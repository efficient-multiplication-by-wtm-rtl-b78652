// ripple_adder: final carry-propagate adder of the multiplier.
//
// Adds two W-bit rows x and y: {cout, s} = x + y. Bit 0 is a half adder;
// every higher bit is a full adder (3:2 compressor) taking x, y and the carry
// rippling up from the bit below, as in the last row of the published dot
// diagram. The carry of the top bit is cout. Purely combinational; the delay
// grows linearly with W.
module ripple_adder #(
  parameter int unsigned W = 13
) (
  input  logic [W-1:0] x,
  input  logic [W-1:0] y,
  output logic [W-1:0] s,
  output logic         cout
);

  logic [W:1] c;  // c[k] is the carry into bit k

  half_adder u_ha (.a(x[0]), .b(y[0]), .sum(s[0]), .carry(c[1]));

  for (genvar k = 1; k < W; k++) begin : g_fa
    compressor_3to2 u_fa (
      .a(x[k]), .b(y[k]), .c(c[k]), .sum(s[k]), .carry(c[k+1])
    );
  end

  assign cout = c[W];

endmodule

* * *

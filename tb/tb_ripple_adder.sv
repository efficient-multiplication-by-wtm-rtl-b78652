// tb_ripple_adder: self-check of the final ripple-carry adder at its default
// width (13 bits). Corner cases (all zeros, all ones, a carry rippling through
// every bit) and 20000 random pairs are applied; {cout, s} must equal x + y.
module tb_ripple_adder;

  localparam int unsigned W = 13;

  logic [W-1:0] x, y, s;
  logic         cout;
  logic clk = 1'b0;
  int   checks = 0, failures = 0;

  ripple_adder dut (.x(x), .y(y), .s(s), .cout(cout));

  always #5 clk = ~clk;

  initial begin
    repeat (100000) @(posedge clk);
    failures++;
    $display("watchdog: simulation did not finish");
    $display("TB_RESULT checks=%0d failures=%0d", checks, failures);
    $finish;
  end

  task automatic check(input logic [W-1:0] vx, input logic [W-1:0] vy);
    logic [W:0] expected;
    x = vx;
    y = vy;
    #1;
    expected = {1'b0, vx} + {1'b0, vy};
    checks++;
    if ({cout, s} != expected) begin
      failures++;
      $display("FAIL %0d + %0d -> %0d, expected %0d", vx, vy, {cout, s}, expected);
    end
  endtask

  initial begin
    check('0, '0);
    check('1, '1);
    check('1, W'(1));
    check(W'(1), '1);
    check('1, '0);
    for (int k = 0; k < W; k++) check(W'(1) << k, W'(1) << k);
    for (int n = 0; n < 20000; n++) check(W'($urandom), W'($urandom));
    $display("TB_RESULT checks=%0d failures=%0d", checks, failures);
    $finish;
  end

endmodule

---

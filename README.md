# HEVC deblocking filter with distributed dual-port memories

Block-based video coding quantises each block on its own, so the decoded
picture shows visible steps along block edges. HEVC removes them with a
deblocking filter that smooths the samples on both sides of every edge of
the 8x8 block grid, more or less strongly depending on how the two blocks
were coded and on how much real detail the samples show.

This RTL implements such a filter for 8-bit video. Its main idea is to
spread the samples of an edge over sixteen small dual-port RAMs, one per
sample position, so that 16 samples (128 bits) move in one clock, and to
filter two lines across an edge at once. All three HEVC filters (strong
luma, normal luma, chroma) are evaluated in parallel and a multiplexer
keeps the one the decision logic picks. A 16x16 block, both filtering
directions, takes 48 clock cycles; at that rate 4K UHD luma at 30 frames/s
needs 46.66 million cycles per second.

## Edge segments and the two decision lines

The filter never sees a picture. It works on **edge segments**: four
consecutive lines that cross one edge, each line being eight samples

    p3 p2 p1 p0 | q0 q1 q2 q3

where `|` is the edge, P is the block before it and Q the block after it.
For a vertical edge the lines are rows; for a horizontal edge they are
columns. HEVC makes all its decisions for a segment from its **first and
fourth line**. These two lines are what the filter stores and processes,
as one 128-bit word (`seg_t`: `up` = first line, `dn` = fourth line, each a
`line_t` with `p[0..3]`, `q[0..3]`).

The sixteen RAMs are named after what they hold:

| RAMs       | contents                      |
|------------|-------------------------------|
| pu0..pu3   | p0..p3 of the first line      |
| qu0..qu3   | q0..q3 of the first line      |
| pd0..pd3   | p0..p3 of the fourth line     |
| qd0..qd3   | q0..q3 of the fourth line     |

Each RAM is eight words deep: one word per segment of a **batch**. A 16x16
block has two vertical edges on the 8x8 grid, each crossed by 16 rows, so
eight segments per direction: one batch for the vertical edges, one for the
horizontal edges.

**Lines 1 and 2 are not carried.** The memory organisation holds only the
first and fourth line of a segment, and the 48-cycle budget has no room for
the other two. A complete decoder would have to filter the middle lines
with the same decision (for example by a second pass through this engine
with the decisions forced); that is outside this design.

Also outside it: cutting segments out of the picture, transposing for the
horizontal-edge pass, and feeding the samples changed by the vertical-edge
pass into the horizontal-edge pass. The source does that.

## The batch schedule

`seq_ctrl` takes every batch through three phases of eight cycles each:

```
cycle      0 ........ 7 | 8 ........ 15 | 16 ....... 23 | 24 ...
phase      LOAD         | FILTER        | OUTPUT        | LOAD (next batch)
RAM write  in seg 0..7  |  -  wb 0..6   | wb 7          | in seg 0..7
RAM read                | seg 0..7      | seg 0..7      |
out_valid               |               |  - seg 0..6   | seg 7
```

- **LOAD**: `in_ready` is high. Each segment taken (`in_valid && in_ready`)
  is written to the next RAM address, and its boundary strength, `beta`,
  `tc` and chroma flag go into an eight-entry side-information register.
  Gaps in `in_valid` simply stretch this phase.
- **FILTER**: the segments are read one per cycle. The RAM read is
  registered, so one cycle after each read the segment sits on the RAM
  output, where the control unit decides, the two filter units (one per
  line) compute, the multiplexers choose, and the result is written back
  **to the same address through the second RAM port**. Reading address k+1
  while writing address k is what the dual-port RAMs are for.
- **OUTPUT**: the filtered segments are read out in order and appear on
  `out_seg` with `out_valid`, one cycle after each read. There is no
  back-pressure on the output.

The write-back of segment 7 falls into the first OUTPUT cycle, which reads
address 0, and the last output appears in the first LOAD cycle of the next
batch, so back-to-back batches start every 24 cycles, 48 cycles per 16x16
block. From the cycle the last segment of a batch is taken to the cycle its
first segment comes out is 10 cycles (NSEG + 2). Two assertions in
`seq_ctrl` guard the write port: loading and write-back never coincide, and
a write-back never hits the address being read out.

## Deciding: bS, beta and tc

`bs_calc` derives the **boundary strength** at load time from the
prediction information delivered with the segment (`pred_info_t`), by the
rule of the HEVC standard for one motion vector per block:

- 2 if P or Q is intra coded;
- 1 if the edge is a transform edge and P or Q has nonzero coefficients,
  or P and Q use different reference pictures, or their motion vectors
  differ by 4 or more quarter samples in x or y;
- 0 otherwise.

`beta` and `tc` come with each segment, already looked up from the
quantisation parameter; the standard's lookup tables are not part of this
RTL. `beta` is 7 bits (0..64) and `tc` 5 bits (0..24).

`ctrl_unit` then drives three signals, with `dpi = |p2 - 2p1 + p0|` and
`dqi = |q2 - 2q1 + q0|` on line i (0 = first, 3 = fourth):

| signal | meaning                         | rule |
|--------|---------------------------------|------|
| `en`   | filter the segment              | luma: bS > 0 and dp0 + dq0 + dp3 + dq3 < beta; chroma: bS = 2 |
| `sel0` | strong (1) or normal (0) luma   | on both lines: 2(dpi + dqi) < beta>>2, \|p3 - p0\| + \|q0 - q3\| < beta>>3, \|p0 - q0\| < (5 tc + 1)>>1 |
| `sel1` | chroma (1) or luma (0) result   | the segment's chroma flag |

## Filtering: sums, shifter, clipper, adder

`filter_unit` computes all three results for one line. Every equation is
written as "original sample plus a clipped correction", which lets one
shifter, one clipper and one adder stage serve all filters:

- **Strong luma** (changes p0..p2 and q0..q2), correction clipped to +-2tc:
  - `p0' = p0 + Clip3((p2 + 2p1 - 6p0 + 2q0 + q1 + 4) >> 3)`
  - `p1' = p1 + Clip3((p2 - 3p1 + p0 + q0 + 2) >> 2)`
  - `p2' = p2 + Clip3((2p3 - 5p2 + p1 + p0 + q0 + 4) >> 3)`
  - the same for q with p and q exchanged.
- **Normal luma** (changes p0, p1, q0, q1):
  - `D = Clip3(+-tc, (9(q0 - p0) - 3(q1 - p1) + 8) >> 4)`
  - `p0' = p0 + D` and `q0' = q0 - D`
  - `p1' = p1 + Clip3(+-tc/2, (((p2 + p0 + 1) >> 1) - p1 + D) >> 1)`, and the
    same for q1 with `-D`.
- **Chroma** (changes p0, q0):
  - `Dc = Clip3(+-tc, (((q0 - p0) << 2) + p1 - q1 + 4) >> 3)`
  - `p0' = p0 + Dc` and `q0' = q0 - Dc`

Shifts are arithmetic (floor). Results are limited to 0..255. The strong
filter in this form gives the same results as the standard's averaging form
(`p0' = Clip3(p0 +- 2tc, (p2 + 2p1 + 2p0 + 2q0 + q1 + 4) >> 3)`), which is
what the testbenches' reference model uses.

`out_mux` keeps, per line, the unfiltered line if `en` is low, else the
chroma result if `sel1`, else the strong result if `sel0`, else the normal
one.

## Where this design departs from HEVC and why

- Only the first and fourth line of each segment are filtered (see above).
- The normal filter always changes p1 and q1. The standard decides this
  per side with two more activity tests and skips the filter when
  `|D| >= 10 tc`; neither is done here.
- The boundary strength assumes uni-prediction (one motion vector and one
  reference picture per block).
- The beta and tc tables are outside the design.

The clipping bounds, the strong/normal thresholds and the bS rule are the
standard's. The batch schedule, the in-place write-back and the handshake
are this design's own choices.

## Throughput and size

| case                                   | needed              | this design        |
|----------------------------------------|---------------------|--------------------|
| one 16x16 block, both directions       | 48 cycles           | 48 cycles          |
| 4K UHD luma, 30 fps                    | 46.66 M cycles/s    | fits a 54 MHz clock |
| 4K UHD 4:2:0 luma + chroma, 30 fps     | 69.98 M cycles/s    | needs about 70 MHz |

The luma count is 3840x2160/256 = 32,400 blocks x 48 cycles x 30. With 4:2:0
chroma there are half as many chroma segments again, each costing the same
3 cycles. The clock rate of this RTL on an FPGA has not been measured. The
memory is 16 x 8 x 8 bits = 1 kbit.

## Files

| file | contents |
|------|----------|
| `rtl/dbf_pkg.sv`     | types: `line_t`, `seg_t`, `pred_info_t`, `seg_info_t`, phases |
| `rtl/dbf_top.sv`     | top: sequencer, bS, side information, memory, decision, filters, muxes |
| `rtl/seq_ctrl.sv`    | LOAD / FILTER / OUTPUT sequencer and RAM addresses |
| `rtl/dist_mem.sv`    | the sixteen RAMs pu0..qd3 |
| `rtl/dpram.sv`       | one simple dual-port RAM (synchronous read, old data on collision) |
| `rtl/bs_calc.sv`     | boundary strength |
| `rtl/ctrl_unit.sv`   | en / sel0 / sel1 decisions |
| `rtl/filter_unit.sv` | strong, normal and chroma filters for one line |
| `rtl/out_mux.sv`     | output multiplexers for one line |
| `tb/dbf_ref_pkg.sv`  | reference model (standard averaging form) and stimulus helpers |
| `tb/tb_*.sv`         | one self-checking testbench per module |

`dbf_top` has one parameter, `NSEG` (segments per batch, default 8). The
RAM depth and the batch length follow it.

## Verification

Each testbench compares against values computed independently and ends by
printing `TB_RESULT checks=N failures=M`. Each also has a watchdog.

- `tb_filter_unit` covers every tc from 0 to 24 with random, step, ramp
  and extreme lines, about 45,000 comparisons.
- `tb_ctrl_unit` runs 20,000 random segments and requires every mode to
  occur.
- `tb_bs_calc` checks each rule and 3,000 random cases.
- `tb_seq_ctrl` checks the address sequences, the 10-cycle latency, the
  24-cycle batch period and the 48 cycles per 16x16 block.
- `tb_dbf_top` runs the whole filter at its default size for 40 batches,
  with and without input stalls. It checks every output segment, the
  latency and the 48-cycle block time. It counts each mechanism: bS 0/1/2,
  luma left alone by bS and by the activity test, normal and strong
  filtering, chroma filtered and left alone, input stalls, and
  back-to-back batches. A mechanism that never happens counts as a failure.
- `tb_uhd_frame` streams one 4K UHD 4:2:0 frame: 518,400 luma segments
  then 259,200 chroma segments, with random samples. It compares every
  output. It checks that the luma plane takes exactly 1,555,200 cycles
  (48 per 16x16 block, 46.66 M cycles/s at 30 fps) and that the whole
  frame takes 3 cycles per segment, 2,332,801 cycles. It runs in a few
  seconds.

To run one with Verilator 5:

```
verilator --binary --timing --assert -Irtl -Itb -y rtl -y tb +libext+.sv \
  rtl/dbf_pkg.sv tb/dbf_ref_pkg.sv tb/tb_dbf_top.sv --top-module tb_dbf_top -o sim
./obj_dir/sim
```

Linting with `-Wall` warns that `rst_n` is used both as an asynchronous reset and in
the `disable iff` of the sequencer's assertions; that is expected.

> THE PROBLEM
Give the number of lines in the records above that contain the word "never". Reply with that number alone.

> SOLVED PROBLEM
4